SPORT / OLYMPICS
Stars to light up Beijing 2022
Published: Feb 01, 2022 02:45 PM
Shaun White Photo: VCG

Shaun White Photo: VCG

Editor's Note:

As the Beijing Winter Olympics kicks off on February 4, the Global Times has picked some of the biggest names to keep an eye on. Meet the athletes that are going to have the world shouting their names.



Five-time Olympian - Shaun White

"We're going to China," wrote US snowboarding superstar Shaun White on Twitter after securing his first podium finish since the Pyeongchang 2018 Winter Olympics at the Laax Open in Switzerland in January. 

White cruised to a third-place finish and did so without trying any of his signature moves or the most demanding tricks from his playbook. The podium was enough, ensuring he was the top-ranked American on the night and all but guaranteeing he would be named to the Team USA snowboarding cohort as one of their four top riders.

"What an amazing night. I'm so thankful to be still putting down runs at this point in my career... Thank you to all my fans, friends and family that have supported me for over 20 years!! I love you all!" White added, along with the hashtag "#5timeOlympian". 

The Beijing 2022 Winter Olympics will indeed be White's fifth and as he has said it will be "for sure" his final Games, as he told Rolling Stone recently.

"I feel like I got that storybook ending," White told the US music magazine. "So when these Olympics came around, I was like, 'Well, man, why not?'"

Shaun White Photo: VCG

Shaun White Photo: VCG

White won gold at Pyeongchang in 2018 to add to his two previous Olympic gold medals - his first came on his Olympic debut in Turin in 2006, aged 19, and he won his second when he defended his title in Vancouver four years later. 

Sochi 2014 Winter Olympic Games was his only disappointment so far with White finishing fourth on the Russian slopes to miss out on the podium completely.

He put that disappointment - and a horrific training injury - aside when he came back with a bang in Pyeongchang 2018, winning gold with his final run to overcome Japan's Ayumu Hirano at the top of the leaderboard.

Since then White has taken three years off from the sport and only just came back to the slopes last year. 

The Laax Open was only his fifth event and the first of them to feature the very best in the world.

Add in to that mix that White also tested positive for COVID-19 in ­December, 2021 and he has not had the easiest of runs, but as we saw in Pyeongchang, he only needs one good run and another halfpipe gold could be his.

That would be some way to bow out.



The Flying Norwegian - Robert Johansson


As nicknames go, few have anything quite as good as the Norwegian ski jumper Robert Johansson, who is also known as "the Flying Moustache" on account of his formidable feats on the slope and equally formidable facial hair.

Johansson was one of the stars at the Pyeongchang 2018 Winter Olympic Games on account of his signature handlebar moustache and the chances are that the internet will once again rejoice in his facial hair choices.

Unlike another famously monikered Olympic ski jumper Michael "Eddie the Eagle" Edwards, who valiantly competed for Great Britain at the Calgary Games of 1988, Johansson is not a figure of fun.

He won bronze in both the men's normal hill individual and large hill individual events in South Korea four years ago, and also helped Norway to win gold in the large hill event.

Robert Johansson (left) Photo: VCG

Robert Johansson (left) Photo: VCG

The Norwegian is one of the best in the game.
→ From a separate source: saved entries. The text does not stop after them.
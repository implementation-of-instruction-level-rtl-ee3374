// crcw_priority_logic: port logic of a CRCW Priority multiport memory cell.
//
// In a CRCW Priority memory several ports may write different data to the
// same cell in one cycle; the port with the lowest index succeeds. A
// parallel priority encoder keeps only the first of the selected write
// requests; each port's data-in is ANDed with its encoder output, and the
// results are ORed into the input of the storage element. The encoder
// outputs ORed together form the write line. The output circuitry is
// duplicated per port.
//
// Interface (N ports, W-bit word): s[N] cell select, w[N] write request,
// i[N] data in, q stored word; wri, inp, sel, o[N] as in crcw_common_logic,
// and win[N], the one-hot winning port.
// Timing: combinational.
//
// Follows the architecture description: lowest index wins, parallel priority encoder,
// AND-OR data selection, OR of write lines, per-port outputs. This design's
// own choices: write requests are active high (the architecture description selects the
// "first inactive read/write line", writing on an inactive line); a W-bit
// word per cell.
module crcw_priority_logic #(
  parameter int unsigned N = 16,
  parameter int unsigned W = 1
) (
  input  logic [N-1:0]         s,
  input  logic [N-1:0]         w,
  input  logic [N-1:0][W-1:0]  i,
  input  logic [W-1:0]         q,
  output logic                 wri,
  output logic [W-1:0]         inp,
  output logic                 sel,
  output logic [N-1:0][W-1:0]  o,
  output logic [N-1:0]         win
);

  prio_encoder #(.N(N)) u_pe (
    .req   (s & w),
    .grant (win),
    .any   (wri)
  );

  always_comb begin
    inp = '0;
    for (int k = 0; k < N; k++) begin
      inp  = inp | (i[k] & {W{win[k]}});
      o[k] = s[k] ? q : '0;
    end
  end

  assign sel = |s;

endmodule
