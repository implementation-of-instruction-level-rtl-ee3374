// tb_crcw_priority_logic: self-checking test of the CRCW priority cell logic.
//
// The cell logic of one storage cell of a 16-port CRCW memory is driven
// with random select lines (row AND column select per port), write lines,
// input data and stored value. The test checks the cell write signal, the
// value written, that every selected port sees the stored value on its
// output and unselected ports see zero, and the write-conflict rule:
// Priority - the writing port with the lowest index wins, and only it is
// reported as winner. Combinational.
module tb_crcw_priority_logic;
  localparam int N = 16, W = 4;
  logic [N-1:0]        s, w, win, e_win;
  logic [N-1:0][W-1:0] i, o;
  logic [W-1:0]        q, inp, e_inp;
  logic                wri, sel;
  int checks = 0, failures = 0, conflicts = 0;

  crcw_priority_logic #(.N(N), .W(W)) dut (.s(s), .w(w), .i(i), .q(q), .wri(wri), .inp(inp),
                                           .sel(sel), .o(o), .win(win));

  initial begin : watchdog
    #1_000_000;
    $display("watchdog expired");
    $display("TB_RESULT checks=%0d failures=%0d", checks, failures + 1);
    $finish;
  end

  initial begin
    logic ok;
    for (int n = 0; n < 4000; n++) begin
      s = N'($urandom) | N'($urandom); w = N'($urandom); q = W'($urandom);
      for (int k = 0; k < N; k++) i[k] = W'($urandom);
      #1;
      e_inp = '0; e_win = '0;
      for (int k = N - 1; k >= 0; k--) if (s[k] && w[k]) begin e_inp = i[k]; e_win = N'(1) << k; end
      if ($countones(s & w) > 1) conflicts++;
      ok = (wri === |(s & w)) && (sel === |s) && (win === e_win) && (!wri || inp === e_inp);
      for (int k = 0; k < N; k++) if (o[k] !== (s[k] ? q : '0)) ok = 0;
      checks++;
      if (!ok) begin
        failures++;
        if (failures < 10) $display("FAIL s=%b w=%b win=%b inp=%h exp %h", s, w, win, inp, e_inp);
      end
    end
    $display("concurrent-write conflicts resolved: %0d", conflicts);
    $display("TB_RESULT checks=%0d failures=%0d", checks, failures);
    $finish;
  end
endmodule
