// dist_regfile: distributed register file.
//
// Instead of one multiported register array, each register R0..R(NREG-1) is
// a separate unit with its own input multiplexer on the forwarding cross-bar
// and its own output onto it. Every register can therefore be read by every
// unit and written in the same cycle, which general forwarding needs. A
// register whose write-back code is KEEP (63) keeps its value.
//
// Interface: clk, rst_n (asynchronous, active low: all registers to zero),
// en (write enable for the whole file, low while the processor is halted),
// srcs (the cross-bar source words), sel (one write-back source code per
// register, the WBn fields of the instruction); regs (all register values).
// Timing: registers load on the rising clock edge ("R <- MuxR" in the latch
// phase of the execute stage).
//
// Taken from the architecture: registers as separate units on the cross-bar
// with one input multiplexer each; "WBn Xx" writes Xx to Rn. This design's own
// choices: the KEEP code, reset to zero, NREG = 32 (the number of registers is
// not given; 32 as in the DLX architecture the instruction set is derived
// from).
module dist_regfile
  import ipsm_pkg::*;
#(
  parameter int unsigned NREG = 32
) (
  input  logic  clk,
  input  logic  rst_n,
  input  logic  en,
  input  word_t srcs [NSRC],
  input  src_t  sel  [NREG],
  output word_t regs [NREG]
);

  word_t muxed [NREG];

  fwd_xbar #(.NOUT(NREG)) u_mux (
    .srcs (srcs),
    .sel  (sel),
    .outs (muxed)
  );

  for (genvar i = 0; i < NREG; i++) begin : g_reg
    always_ff @(posedge clk or negedge rst_n) begin
      if (!rst_n)                         regs[i] <= '0;
      else if (en && sel[i] != SRC_KEEP)  regs[i] <= muxed[i];
    end
  end

endmodule
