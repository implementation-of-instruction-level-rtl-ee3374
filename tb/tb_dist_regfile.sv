// tb_dist_regfile: self-checking test of the distributed register file.
//
// Each register has its own input multiplexer. The test resets the file,
// then for many clock cycles loads random source values and a random select
// per register (including KEEP), and checks after the edge that every
// register holds the chosen source or its old value, all updated in the
// same cycle. As in the processors, register outputs feed back as sources
// 0..NREG-1, so register-to-register moves and swaps are covered. Cycles with en low must change nothing.
module tb_dist_regfile;
  import ipsm_pkg::*;

  localparam int NREG = 32;
  logic  clk = 0, rst_n = 0, en = 0;
  word_t srcs [NSRC];
  src_t  sel  [NREG];
  word_t regs [NREG];
  word_t model [NREG];
  int    checks = 0, failures = 0;

  dist_regfile #(.NREG(NREG)) dut (.clk(clk), .rst_n(rst_n), .en(en), .srcs(srcs), .sel(sel), .regs(regs));

  always #5 clk = ~clk;

  initial begin : watchdog
    #1_000_000;
    $display("watchdog expired");
    $display("TB_RESULT checks=%0d failures=%0d", checks, failures + 1);
    $finish;
  end

  task automatic compare(string tag);
    foreach (model[r]) begin
      checks++;
      if (regs[r] !== model[r]) begin
        failures++;
        if (failures < 10) $display("FAIL %s R%0d got %h exp %h", tag, r, regs[r], model[r]);
      end
    end
  endtask

  initial begin
    foreach (srcs[k]) srcs[k] = '0;
    foreach (sel[r]) sel[r] = SRC_KEEP;
    foreach (model[r]) model[r] = '0;
    repeat (2) @(posedge clk);
    #1 rst_n = 1;
    compare("reset");
    for (int cyc = 0; cyc < 300; cyc++) begin
      @(negedge clk);
      en = (cyc % 7 != 3);
      foreach (srcs[k]) srcs[k] = (k < NREG) ? regs[k] : $urandom;
      foreach (sel[r]) sel[r] = ($urandom % 4 == 0) ? SRC_KEEP : src_t'($urandom % 63);
      if (en) foreach (model[r]) if (sel[r] != SRC_KEEP) model[r] = srcs[sel[r]];
      @(posedge clk); #1;
      compare(en ? "write" : "hold");
    end
    $display("TB_RESULT checks=%0d failures=%0d", checks, failures);
    $finish;
  end
endmodule
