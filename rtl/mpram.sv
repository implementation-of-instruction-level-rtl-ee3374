// mpram: CRCW multiport static RAM.
//
// A memory whose PORTS ports access the cell array simultaneously and
// independently, as the building block of a PRAM-style shared memory. Each
// port has its own address decoders (the address is split into a row and a
// column half, the cell array being square), data lines, chip select and
// write line; the cell array is shared. A cell is selected by a port when
// both the port's row and column select lines for it are active. Concurrent
// writes to one word are resolved inside the cell:
//   PRIORITY = 0: CRCW Common - the data of all writing ports is ORed
//                 (correct when they all write the same value);
//   PRIORITY = 1: CRCW Priority - the port with the lowest index wins.
// Reads are concurrent and see the contents before this cycle's writes.
//
// Interface: clk; per port cs (chip select), we (1 = write), addr, din, dout.
// Timing: dout is combinational from addr (read during the cycle); writes
// take effect at the rising clock edge.
//
// Follows the architecture description: per-port decoders and lines, shared cell array,
// the two write-resolution rules and their cell structures (crcw_common_logic,
// crcw_priority_logic), per-port outputs; the default size is the reference
// example chip: 16 ports, 16 kbit x 1. This design's own choices: the cell
// logic is instantiated once per port for the word that port addresses
// (every other word sees no select line and keeps its value, so this is the
// same function as one copy per cell); storage is a clocked array instead of
// SR latches; write enable is active high.
module mpram #(
  parameter int unsigned PORTS    = 16,
  parameter int unsigned WORDS    = 16384,
  parameter int unsigned WIDTH    = 1,
  parameter bit          PRIORITY = 1'b0,
  localparam int unsigned AW      = $clog2(WORDS)
) (
  input  logic                         clk,
  input  logic [PORTS-1:0]             cs,
  input  logic [PORTS-1:0]             we,
  input  logic [PORTS-1:0][AW-1:0]     addr,
  input  logic [PORTS-1:0][WIDTH-1:0]  din,
  output logic [PORTS-1:0][WIDTH-1:0]  dout
);

  localparam int unsigned COLW = AW / 2;
  localparam int unsigned ROWW = AW - COLW;

  logic [WIDTH-1:0] mem [WORDS];

  logic [PORTS-1:0]            wri;
  logic [PORTS-1:0][WIDTH-1:0] inp;

  for (genvar p = 0; p < PORTS; p++) begin : g_port
    logic [PORTS-1:0]            s;
    logic [PORTS-1:0][WIDTH-1:0] o;
    logic                        any_sel;
    logic [ROWW-1:0]             row;
    logic [COLW-1:0]             col;

    assign row = addr[p][AW-1:COLW];
    assign col = addr[p][COLW-1:0];

    // Row select AND column select of every port for the word port p addresses
    always_comb begin
      for (int k = 0; k < PORTS; k++)
        s[k] = cs[k] && (addr[k][AW-1:COLW] == row) && (addr[k][COLW-1:0] == col);
    end

    if (PRIORITY) begin : g_prio
      logic [PORTS-1:0] win;
      crcw_priority_logic #(.N(PORTS), .W(WIDTH)) u_cell (
        .s(s), .w(we), .i(din), .q(mem[addr[p]]),
        .wri(wri[p]), .inp(inp[p]), .sel(any_sel), .o(o), .win(win)
      );
    end else begin : g_common
      crcw_common_logic #(.N(PORTS), .W(WIDTH)) u_cell (
        .s(s), .w(we), .i(din), .q(mem[addr[p]]),
        .wri(wri[p]), .inp(inp[p]), .sel(any_sel), .o(o)
      );
    end

    assign dout[p] = o[p];
  end

  always_ff @(posedge clk) begin
    for (int p = 0; p < PORTS; p++)
      if (wri[p]) mem[addr[p]] <= inp[p];
  end

endmodule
A case in point was the 2021 World Championships where Johansson won silver in the individual large hill and mixed normal hill events.

That is not to say that Johansson has not had difficulties to overcome in his build-up to Beijing, with the biggest of them the back injury that required surgery in May, 2021.

"These problems have already affected me negatively in the past two seasons," Johansson told the FIS at the time.

"After an MRI scan and conversations with the doctors, physical therapists and other specialists, we came to the conclusion that surgery was the right thing to do."

Johansson said his aim at the time was to quickly return to training and to get to "100 percent ready for an eventful next winter," with the target being a podium finish in Beijing.

The Norwegian had thrived despite carrying injury, finishing the 2020-21 World Cup season in fifth, the same finish he had managed in his previous best season in 2017-18.

Despite his injuries, Johansson had his joint-best overall finish to a World Cup season in 2020-21, finishing fifth with five podium finishes.

While Johansson is not as fancied as the top-ranked ski jumper Ryoyu Kobayashi of Japan or Germany's Karl Geiger, he is tipped to contest in a wide open field on the slopes of ­Zhangjiakou. 

Perhaps "the Flying Moustache" could fly higher than ever before at these Winter Olympics?